Les récitatifs

"Il ne faut pas oublier que la BD  ne consiste pas à illustrer un texte mais à raconter une histoire au moyen du dessin."
Cosey, in [dBD] décembre 2008

    Les récitatifs, on en trouve souvent en B.D. Il peut s'agir de textes courts comme « Pendant ce temps... » ou « Le lendemain matin... », mais ils peuvent être beaucoup plus étoffés et expliquer ou détailler l'action, comme ce récitatif d'Alix : « Le jeune homme pénètre dans le grand vestibule du bâtiment, encombré de gens de toutes conditions. »
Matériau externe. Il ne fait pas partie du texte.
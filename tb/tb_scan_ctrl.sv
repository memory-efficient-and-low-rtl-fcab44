// tb_scan_ctrl: checks the dual scan read order of the controller for an
// 8x8 frame, run twice: every clock two neighbouring pixels of one row,
// rows of a stripe alternating, then a zero stripe and one more pair per row.
// Compares addresses, row-start flag, zero flag and the tag with values
// computed here from the stripe/pair/row counters, checks that the read
// burst lasts exactly N*N/2 + N + 2 clocks without a gap, that 'done'
// pulses on its last clock and that 'start' while busy is ignored.
module tb_scan_ctrl;
  localparam int N  = 8;
  localparam int AW = $clog2(N*N);
  logic clk = 0, rst_n = 0, start = 0;
  logic busy, done, rd_en, first, zero;
  logic [AW-1:0] addr_a, addr_b;
  dwt_pkg::scan_tag_t tag;
  int checks = 0, failures = 0;

  scan_ctrl #(.N(N)) dut (.clk, .rst_n, .start, .busy, .done, .rd_en, .addr_a, .addr_b,
                          .first, .zero, .tag);

  always #5 clk = ~clk;

  initial begin
    #1000000;
    failures++;
    $display("TB_RESULT checks=%0d failures=%0d", checks, failures);
    $finish;
  end

  task automatic chk(string what, bit ok);
    checks++;
    if (!ok) begin
      failures++;
      $display("FAIL %s", what);
    end
  endtask

  initial begin
    repeat (2) @(posedge clk);
    rst_n = 1;
    for (int run = 0; run < 2; run++) begin
      int n;
      @(negedge clk);
      start = 1;
      @(negedge clk);
      start = (run == 1);    // held high on the second run: must not restart
      n = 0;
      // wait for the burst
      while (!rd_en) @(negedge clk);
      for (int m = 0; m <= N/2 + 1; m++) begin
        for (int k = 0; k < N/2; k++) begin
          for (int r = 0; r < 2; r++) begin
            if (m == N/2 + 1 && k > 0) break;
            chk($sformatf("run %0d m%0d k%0d r%0d rd_en", run, m, k, r), rd_en === 1'b1);
            if (m < N/2) begin
              chk($sformatf("m%0d k%0d r%0d addr_a %0d", m, k, r, addr_a),
                  int'(addr_a) == (2*m + r) * N + 2*k);
              chk($sformatf("m%0d k%0d r%0d addr_b %0d", m, k, r, addr_b),
                  int'(addr_b) == (2*m + r) * N + 2*k + 1);
            end
            chk($sformatf("m%0d k%0d r%0d zero", m, k, r), zero === (m >= N/2));
            chk($sformatf("m%0d k%0d r%0d first", m, k, r), first === (k == 0));
            chk($sformatf("m%0d k%0d r%0d slot", m, k, r), tag.slot === r[0]);
            chk($sformatf("m%0d k%0d r%0d emit", m, k, r), tag.emit === !(m == 0 && k == 0));
            chk($sformatf("m%0d k%0d r%0d s0", m, k, r),
                tag.s0 === ((k == 0) ? (m == 1) : (m == 0)));
            chk($sformatf("m%0d k%0d r%0d last", m, k, r),
                tag.last === (m == N/2 + 1 && r == 1));
            n++;
            @(negedge clk);
          end
        end
      end
      chk($sformatf("run %0d burst length %0d", run, n), n == N*N/2 + N + 2);
      chk("burst ends", rd_en === 1'b0);
      start = 0;
      @(negedge clk);
    end
    $display("TB_RESULT checks=%0d failures=%0d", checks, failures);
    $finish;
  end

  // 'done' must coincide with the last read of the burst
  always @(posedge clk) begin
    #1;
    if (done) begin
      checks++;
      if (!(rd_en && tag.last)) begin
        failures++;
        $display("FAIL done without last read");
      end
    end
  end
endmodule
    Les récitatifs servent, à priori, à rendre certaines actions pratiquement impossibles à restituer par l'image. Hergé, par exemple, affirmait lors d'une interview (Hergé, fils de Tintin, 2002) : « Je considère mes histoires comme des films. Donc, pas de narration, pas de description. Toute l'importance, je la donne à l'image. [...] Il m'arrive de devoir utiliser des sous-titres (récitatifs, N.D.W.), mais je ne les emploie guère que pour indiquer de temps à autre la durée [...] car, tout comme au cinéma, la durée est une des choses les plus difficiles à rendre. » Comme l'indique Benoît Peeters, Hergé croyait au pouvoir narratif du dessin et pensait que par de justes enchaînements séquentiels, on pouvait tout faire comprendre sans le secours de la moindre légende. Il s'opposait en cela à Jacobs qui avait une conception littéraire du récit et pour lequel l'image jouait surtout le rôle d'illustration du texte.
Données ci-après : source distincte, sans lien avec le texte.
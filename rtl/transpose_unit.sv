// transpose_unit: Transpose Unit (TU) between the row and column processors.
//
// The row unit delivers, on consecutive clocks, (L, H) of the upper row and
// then (L, H) of the lower row for the same column pair. The column unit needs
// vertical pairs: (L_upper, L_lower) of the L column and then
// (H_upper, H_lower) of the H column. The unit does this 2x2 transpose with
// five data registers and two 2:1 multiplexers, as in the published description:
//   r_l1, r_h1  capture L and H of the upper row  (slot 0 clock)
//   r_h2        captures H of the lower row       (slot 1 clock)
//   data3/data4 output registers, loaded through the two multiplexers:
//     after a slot 1 clock : (r_l1, L_lower)  -> L column pair
//     on the clock after   : (r_h1, r_h2)     -> H column pair
// The multiplexer select is the half-rate phase (the published design's clk_2 and
// its inverse). Here it is derived from the slot of the incoming pair and
// everything runs on the single system clock with the phase as a select;
// the published description clocks the unit with a separate half-rate clock.
//
// Timing: the L column pair appears one clock after the lower row's input,
// the H column pair one clock later; a steady stream in gives one column
// pair out every clock. out_tag.last is set only on the final H pair.
module transpose_unit
  import dwt_pkg::*;
#(
  parameter int unsigned W = 9
) (
  input  logic                clk,
  input  logic                rst_n,
  input  logic                in_valid,
  input  logic signed [W-1:0] in_l,
  input  logic signed [W-1:0] in_h,
  input  scan_tag_t           in_tag,      // slot selects upper/lower row
  output logic                out_valid,
  output logic                out_hcol,    // 0: L column pair, 1: H column pair
  output logic signed [W-1:0] out_a,       // Data3: upper row coefficient
  output logic signed [W-1:0] out_b,       // Data4: lower row coefficient
  output scan_tag_t           out_tag
);

  logic signed [W-1:0] r_l1, r_h1, r_h2;
  logic                h_pend;      // H pair is due next clock (nclk_2 phase)
  scan_tag_t           r_tag;
  logic                lower;

  assign lower = in_valid && in_tag.slot;

  always_ff @(posedge clk or negedge rst_n) begin
    if (!rst_n) begin
      r_l1      <= '0;
      r_h1      <= '0;
      r_h2      <= '0;
      h_pend    <= 1'b0;
      r_tag     <= '0;
      out_valid <= 1'b0;
      out_hcol  <= 1'b0;
      out_a     <= '0;
      out_b     <= '0;
      out_tag   <= '0;
    end else begin
      if (in_valid && !in_tag.slot) begin
        r_l1 <= in_l;
        r_h1 <= in_h;
      end
      if (lower) begin
        r_h2  <= in_h;
        r_tag <= in_tag;
      end
      h_pend <= lower;
      // Two output multiplexers
      out_a     <= lower ? r_l1 : r_h1;
      out_b     <= lower ? in_l : r_h2;
      out_valid <= lower || h_pend;
      out_hcol  <= !lower && h_pend;
      out_tag   <= lower ? scan_tag_t'{slot: in_tag.slot, emit: in_tag.emit,
                                       s0: in_tag.s0, last: 1'b0}
                         : r_tag;
    end
  end

endmodule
    Inutile de dire qu'à mon sens, c'est Hergé qui a raison. L'abus de récitatifs fait entrer le texte en redondance avec l'image, ce qui affaiblit le récit puisqu'on a parfois l'impression de lire deux fois la même histoire, une fois avec le texte et une autre avec le dessin. Alix en est souvent un bon exemple. Témoin la demi-planche ci-dessous :


Le sphinx d'or (c) Casterman

    En voici le texte, récitatifs et dialogues :

D'un grand coup d'épée, Alix se dégage promptement, puis saute sur le phénicien qu'il renverse, et bondit dans le couloir où Karan apparaît justement. Coincé, Alix voit alors le phénicien foncer sur lui, l'épée haute...
« A moi ! C'est Alix! A l'aide ! »
Mais il est encore plus rapide que son adversaire.
Alors, sans perdre un instant, il court, cherchant une sortie. Maintenant, des domestiques arrivent de toutes parts. Une seule issue reste à gauche.
« Arrêtez-le ! Il va s'échapper ! Vite ! »
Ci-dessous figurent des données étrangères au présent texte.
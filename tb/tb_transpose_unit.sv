// tb_transpose_unit: drives the transpose unit with a stream of row pairs
// (upper row slot 0, lower row slot 1, each with L and H) and checks that the
// L column pair (L_upper, L_lower) leaves one clock after the lower row's
// input and the H column pair (H_upper, H_lower) the clock after that, with
// the tag of the lower row and 'last' only on the H pair. Includes a gap in
// the input stream, after which the pending H pair must still come out.
module tb_transpose_unit;
  localparam int W = 9;
  logic clk = 0, rst_n = 0;
  logic in_valid = 0;
  logic signed [W-1:0] in_l = '0, in_h = '0;
  dwt_pkg::scan_tag_t in_tag = '0, out_tag;
  logic out_valid, out_hcol;
  logic signed [W-1:0] out_a, out_b;
  int checks = 0, failures = 0;

  transpose_unit #(.W(W)) dut (.clk, .rst_n, .in_valid, .in_l, .in_h, .in_tag,
                               .out_valid, .out_hcol, .out_a, .out_b, .out_tag);

  always #5 clk = ~clk;

  initial begin
    #1000000;
    failures++;
    $display("TB_RESULT checks=%0d failures=%0d", checks, failures);
    $finish;
  end

  // expected output queue, one entry per clock after the first input
  typedef struct { bit v; bit hcol; int a; int b; bit s0; bit last; } exp_t;
  exp_t q[$];

  always @(posedge clk) begin
    #1;
    if (rst_n) begin
      exp_t e;
      e = (q.size() > 0) ? q.pop_front() : '{0, 0, 0, 0, 0, 0};
      checks++;
      if (out_valid !== e.v) begin
        failures++;
        $display("valid: got %b exp %b", out_valid, e.v);
      end else if (e.v) begin
        checks++;
        if (out_hcol !== e.hcol || int'(out_a) != e.a || int'(out_b) != e.b ||
            out_tag.s0 !== e.s0 || out_tag.last !== e.last) begin
          failures++;
          $display("got h%b %0d %0d s0 %b last %b, exp h%b %0d %0d s0 %b last %b",
                   out_hcol, out_a, out_b, out_tag.s0, out_tag.last, e.hcol, e.a, e.b, e.s0, e.last);
        end
      end
    end
  end

  // Drive one clock of input and queue the output expected after that edge.
  int  l_up = 0, h_up = 0;               // upper-row L and H of the current column pair
  bit  h_due = 0;                         // H column pair is due on the coming edge
  exp_t h_exp;

  task automatic drive(bit v, bit slot, int l, int h, bit s0, bit last);
    exp_t e;
    @(negedge clk);
    in_valid = v; in_l = W'(l); in_h = W'(h);
    in_tag = '{slot: slot, emit: 1'b1, s0: s0, last: last};
    e = '{0, 0, 0, 0, 0, 0};
    if (v && slot) begin
      e = '{1, 0, l_up, l, s0, 0};
      h_exp = '{1, 1, h_up, h, s0, last};
    end else if (h_due) begin
      e = h_exp;
    end
    h_due = v && slot;
    if (v && !slot) begin
      l_up = l; h_up = h;
    end
    q.push_back(e);
  endtask

  initial begin
    bit s0;
    repeat (2) @(posedge clk);
    #2;
    rst_n = 1;
    for (int p = 0; p < 60; p++) begin
      s0 = $urandom % 2;
      drive(1, 0, $signed(9'($urandom)), $signed(9'($urandom)), s0, 0);
      drive(1, 1, $signed(9'($urandom)), $signed(9'($urandom)), s0, (p == 59) || (p == 30));
      if (p == 30) repeat (3) drive(0, 0, 0, 0, 0, 0);
    end
    repeat (3) drive(0, 0, 0, 0, 0, 0);
    @(posedge clk);
    #2;
    checks++;
    if (q.size() != 0) begin
      failures++;
      $display("%0d expected outputs never checked", q.size());
    end
    $display("TB_RESULT checks=%0d failures=%0d", checks, failures);
    $finish;
  end
endmodule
    Que manque-t-il à ce texte pour être compréhensible, quels sont les renseignements qui ne sont apportés que par le dessin ? 
    Pour l'essentiel, tout est là. Il y a redondance quasi totale entre textes et dessins. En fait, on a l'impression de lire le scénario ! 


     Considérer l'image comme une illustration du texte, c'est remettre en cause ce qui fait la spécificité de la B.D. : cette complémentarité du texte et de l'image où aucun n'a l'avantage sur l'autre. C'est aussi et surtout renoncer à pousser les recherches en matière de codes graphiques et narratifs, qui font qu'effectivement on peut arriver à faire passer et comprendre énormément de choses uniquement par le dessin. Comme le dit Cosey dans l'interview donnée à [dBD] fin 2008, "Il ne faut pas oublier que la BD  ne consiste pas à illustrer un texte mais à raconter une histoire au moyen du dessin."